Dataset entries
*** Begin section ***
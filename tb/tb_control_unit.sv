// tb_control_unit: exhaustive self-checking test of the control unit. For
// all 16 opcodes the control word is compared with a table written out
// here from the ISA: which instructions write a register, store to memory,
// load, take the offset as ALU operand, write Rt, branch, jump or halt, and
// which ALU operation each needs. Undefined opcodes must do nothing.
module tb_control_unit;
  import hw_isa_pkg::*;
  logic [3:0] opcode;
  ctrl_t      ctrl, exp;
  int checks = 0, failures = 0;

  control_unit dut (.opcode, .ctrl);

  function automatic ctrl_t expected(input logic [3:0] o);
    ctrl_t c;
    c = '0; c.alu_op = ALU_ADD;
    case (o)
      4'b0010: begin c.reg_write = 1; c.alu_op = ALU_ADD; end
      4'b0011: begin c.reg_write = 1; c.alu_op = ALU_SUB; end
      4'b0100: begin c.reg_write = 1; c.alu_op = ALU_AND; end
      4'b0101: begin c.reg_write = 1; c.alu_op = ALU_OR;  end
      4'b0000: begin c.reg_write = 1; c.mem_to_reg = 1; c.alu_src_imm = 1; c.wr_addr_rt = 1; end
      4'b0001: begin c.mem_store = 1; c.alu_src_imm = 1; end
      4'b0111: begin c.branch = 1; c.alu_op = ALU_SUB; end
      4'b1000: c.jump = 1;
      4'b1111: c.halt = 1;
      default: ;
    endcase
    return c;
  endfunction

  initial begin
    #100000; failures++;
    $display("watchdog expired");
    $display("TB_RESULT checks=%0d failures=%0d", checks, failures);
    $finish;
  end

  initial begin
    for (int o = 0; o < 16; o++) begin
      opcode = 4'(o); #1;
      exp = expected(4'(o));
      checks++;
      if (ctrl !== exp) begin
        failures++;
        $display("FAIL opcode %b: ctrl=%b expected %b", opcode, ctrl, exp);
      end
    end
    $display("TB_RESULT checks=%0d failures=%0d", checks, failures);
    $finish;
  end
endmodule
*** End section ***
§ **Work to complete**: Nothing beyond the line that contains "here from the" belongs in the answer; reproduce the entries exactly from their first line through it.

§ **Task solution**:
filename tb/tb_control_unit.sv
// tb_control_unit: exhaustive self-checking test of the control unit. For
// all 16 opcodes the control word is compared with a table written out
// here from the ISA: which instructions write a register, store to memory,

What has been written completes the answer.